- _RECORDED DATA_:
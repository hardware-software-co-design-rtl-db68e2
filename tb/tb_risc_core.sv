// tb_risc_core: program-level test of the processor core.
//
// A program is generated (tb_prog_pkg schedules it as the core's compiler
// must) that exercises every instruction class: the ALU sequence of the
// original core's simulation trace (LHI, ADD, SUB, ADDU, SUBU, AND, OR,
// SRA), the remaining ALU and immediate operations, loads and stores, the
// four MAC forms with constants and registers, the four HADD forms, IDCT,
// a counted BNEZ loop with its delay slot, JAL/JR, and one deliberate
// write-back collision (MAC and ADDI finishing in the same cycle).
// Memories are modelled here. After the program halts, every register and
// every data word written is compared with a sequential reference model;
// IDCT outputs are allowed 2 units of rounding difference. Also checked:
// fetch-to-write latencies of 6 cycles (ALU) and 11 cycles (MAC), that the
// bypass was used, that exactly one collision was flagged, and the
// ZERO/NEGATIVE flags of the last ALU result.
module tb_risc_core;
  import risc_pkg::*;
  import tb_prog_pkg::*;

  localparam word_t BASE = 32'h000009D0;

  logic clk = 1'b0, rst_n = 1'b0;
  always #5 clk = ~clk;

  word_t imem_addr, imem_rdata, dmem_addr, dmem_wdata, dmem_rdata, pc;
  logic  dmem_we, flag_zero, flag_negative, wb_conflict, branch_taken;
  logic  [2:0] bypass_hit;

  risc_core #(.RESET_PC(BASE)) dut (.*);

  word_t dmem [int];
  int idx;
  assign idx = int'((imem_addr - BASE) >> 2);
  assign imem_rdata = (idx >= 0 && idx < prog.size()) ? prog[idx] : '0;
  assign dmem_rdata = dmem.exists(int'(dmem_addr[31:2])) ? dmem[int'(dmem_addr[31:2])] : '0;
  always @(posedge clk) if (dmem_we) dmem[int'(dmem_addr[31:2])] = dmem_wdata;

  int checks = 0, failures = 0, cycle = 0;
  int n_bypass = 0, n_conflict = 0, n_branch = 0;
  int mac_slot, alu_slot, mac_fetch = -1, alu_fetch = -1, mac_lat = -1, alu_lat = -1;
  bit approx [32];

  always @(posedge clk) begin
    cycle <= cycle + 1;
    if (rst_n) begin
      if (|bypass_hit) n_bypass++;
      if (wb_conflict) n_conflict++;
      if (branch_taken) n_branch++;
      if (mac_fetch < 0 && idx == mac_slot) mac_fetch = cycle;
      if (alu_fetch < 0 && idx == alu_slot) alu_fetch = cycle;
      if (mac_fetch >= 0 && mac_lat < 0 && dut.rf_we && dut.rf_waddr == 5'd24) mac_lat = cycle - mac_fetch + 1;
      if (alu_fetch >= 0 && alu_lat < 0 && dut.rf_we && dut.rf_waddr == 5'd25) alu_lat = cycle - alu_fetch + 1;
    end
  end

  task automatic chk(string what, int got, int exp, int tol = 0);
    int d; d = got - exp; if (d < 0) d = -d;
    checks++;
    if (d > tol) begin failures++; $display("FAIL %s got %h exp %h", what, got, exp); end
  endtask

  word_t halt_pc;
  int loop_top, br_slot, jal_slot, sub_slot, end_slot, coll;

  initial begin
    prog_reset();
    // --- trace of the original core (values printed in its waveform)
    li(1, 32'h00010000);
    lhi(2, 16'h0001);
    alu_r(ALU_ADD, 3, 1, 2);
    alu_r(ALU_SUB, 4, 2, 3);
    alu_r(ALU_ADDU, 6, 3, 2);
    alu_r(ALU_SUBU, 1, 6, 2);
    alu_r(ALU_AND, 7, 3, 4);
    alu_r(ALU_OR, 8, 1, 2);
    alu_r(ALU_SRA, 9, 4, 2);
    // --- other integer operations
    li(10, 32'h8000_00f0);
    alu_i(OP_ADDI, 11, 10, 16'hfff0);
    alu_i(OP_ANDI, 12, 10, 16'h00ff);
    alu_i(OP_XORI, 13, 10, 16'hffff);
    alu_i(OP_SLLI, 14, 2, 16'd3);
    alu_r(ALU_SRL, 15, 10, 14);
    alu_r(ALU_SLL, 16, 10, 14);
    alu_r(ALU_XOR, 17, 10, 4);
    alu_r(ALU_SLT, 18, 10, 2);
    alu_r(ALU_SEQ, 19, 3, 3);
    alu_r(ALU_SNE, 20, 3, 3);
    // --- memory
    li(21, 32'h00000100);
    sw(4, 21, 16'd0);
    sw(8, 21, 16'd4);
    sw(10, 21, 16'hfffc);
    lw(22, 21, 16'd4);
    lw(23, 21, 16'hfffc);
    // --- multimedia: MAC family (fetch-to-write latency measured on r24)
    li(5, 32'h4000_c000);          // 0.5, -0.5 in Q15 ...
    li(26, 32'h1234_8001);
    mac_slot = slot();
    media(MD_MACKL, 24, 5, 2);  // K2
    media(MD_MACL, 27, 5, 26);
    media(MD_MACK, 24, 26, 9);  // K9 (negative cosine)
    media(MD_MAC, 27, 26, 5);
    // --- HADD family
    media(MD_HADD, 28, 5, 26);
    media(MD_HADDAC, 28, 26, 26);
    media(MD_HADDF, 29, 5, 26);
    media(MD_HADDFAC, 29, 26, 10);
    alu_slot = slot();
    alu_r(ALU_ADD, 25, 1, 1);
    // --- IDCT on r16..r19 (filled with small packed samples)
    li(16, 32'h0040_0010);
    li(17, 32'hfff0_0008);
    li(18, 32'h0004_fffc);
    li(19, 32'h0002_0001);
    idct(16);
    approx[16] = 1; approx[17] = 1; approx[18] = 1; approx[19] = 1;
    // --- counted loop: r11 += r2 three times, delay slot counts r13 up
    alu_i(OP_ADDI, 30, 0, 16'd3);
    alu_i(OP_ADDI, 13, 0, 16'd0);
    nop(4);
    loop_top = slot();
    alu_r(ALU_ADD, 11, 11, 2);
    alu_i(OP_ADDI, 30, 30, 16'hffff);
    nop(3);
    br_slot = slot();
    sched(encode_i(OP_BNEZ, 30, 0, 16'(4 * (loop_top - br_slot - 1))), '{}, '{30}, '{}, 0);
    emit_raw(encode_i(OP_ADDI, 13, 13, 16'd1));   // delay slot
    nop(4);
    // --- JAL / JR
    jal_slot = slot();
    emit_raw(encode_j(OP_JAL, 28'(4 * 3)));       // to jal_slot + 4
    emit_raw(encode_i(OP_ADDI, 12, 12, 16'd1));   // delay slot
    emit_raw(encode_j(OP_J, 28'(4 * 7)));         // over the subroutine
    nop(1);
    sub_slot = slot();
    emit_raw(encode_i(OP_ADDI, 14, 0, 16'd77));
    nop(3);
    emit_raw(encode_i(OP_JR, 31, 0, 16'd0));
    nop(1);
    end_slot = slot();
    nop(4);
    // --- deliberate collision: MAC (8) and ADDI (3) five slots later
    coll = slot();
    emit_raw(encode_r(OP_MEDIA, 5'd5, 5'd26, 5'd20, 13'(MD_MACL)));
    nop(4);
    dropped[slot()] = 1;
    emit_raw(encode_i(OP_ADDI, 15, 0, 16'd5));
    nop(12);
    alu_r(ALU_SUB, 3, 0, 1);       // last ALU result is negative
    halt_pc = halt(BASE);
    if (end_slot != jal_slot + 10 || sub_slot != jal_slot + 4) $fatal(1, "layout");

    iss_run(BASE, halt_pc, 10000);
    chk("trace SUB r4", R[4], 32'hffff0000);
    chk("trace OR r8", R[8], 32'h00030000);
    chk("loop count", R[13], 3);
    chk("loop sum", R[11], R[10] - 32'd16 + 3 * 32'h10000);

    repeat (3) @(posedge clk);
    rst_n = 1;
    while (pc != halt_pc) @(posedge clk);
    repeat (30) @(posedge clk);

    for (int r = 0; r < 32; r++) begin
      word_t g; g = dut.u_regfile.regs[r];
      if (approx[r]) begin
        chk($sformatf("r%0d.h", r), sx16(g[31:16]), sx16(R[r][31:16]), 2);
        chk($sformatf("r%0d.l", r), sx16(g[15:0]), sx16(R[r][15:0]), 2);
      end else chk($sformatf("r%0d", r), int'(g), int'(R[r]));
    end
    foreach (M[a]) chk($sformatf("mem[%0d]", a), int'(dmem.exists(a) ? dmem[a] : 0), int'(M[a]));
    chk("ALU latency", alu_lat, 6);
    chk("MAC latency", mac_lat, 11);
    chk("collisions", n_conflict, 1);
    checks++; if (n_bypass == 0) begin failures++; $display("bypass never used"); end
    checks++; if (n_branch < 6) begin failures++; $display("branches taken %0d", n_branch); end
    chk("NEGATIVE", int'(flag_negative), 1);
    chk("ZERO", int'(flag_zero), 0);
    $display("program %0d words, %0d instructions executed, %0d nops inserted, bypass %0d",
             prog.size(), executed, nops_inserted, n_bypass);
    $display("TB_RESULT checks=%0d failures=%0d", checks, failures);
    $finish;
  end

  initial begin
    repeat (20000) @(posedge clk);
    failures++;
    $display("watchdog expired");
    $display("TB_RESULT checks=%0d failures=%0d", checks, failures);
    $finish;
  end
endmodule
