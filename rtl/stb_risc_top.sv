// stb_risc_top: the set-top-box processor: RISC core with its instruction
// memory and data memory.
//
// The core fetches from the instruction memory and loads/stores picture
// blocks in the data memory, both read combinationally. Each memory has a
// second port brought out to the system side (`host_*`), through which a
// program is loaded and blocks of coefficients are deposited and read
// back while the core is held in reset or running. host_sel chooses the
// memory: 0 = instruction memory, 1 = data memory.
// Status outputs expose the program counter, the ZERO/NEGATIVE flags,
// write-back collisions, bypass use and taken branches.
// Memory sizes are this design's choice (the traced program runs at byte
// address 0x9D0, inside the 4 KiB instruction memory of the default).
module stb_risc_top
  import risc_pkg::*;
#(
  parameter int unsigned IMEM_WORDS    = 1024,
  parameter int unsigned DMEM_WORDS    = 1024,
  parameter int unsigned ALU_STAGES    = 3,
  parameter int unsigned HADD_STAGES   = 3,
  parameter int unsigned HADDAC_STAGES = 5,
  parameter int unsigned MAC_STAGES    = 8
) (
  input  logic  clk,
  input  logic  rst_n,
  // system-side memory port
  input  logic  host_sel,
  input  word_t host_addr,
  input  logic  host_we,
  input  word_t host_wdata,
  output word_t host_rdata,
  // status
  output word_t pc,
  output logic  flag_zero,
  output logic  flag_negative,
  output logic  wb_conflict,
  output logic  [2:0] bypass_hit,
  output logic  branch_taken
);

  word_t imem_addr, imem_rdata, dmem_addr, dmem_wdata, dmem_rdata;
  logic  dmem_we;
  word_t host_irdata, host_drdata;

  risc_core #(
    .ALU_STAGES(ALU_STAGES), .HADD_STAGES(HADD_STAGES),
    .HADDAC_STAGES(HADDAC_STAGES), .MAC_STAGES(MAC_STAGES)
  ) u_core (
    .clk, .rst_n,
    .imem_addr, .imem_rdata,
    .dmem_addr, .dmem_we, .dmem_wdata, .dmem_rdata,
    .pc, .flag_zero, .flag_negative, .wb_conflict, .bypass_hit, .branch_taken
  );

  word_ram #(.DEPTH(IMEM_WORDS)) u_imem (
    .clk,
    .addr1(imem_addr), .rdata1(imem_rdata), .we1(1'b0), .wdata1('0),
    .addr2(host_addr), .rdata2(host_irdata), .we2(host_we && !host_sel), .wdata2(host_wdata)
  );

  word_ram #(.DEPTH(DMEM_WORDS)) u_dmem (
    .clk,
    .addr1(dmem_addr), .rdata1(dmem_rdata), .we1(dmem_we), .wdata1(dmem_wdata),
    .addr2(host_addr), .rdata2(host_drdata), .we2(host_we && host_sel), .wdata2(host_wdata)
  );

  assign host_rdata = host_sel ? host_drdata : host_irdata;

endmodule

- _ASSIGNMENT_: Write out, unaltered, the lines from the opening of the listing through the line that includes "four MAC forms".

- _RESPONSE TO THIS TASK_:
repository hardware-software-co-design-rtl-db68e2
filename tb/tb_risc_core.sv
// tb_risc_core: program-level test of the processor core.
//
// A program is generated (tb_prog_pkg schedules it as the core's compiler
// must) that exercises every instruction class: the ALU sequence of the
// original core's simulation trace (LHI, ADD, SUB, ADDU, SUBU, AND, OR,
// SRA), the remaining ALU and immediate operations, loads and stores, the
// four MAC forms with constants and registers, the four HADD forms, IDCT,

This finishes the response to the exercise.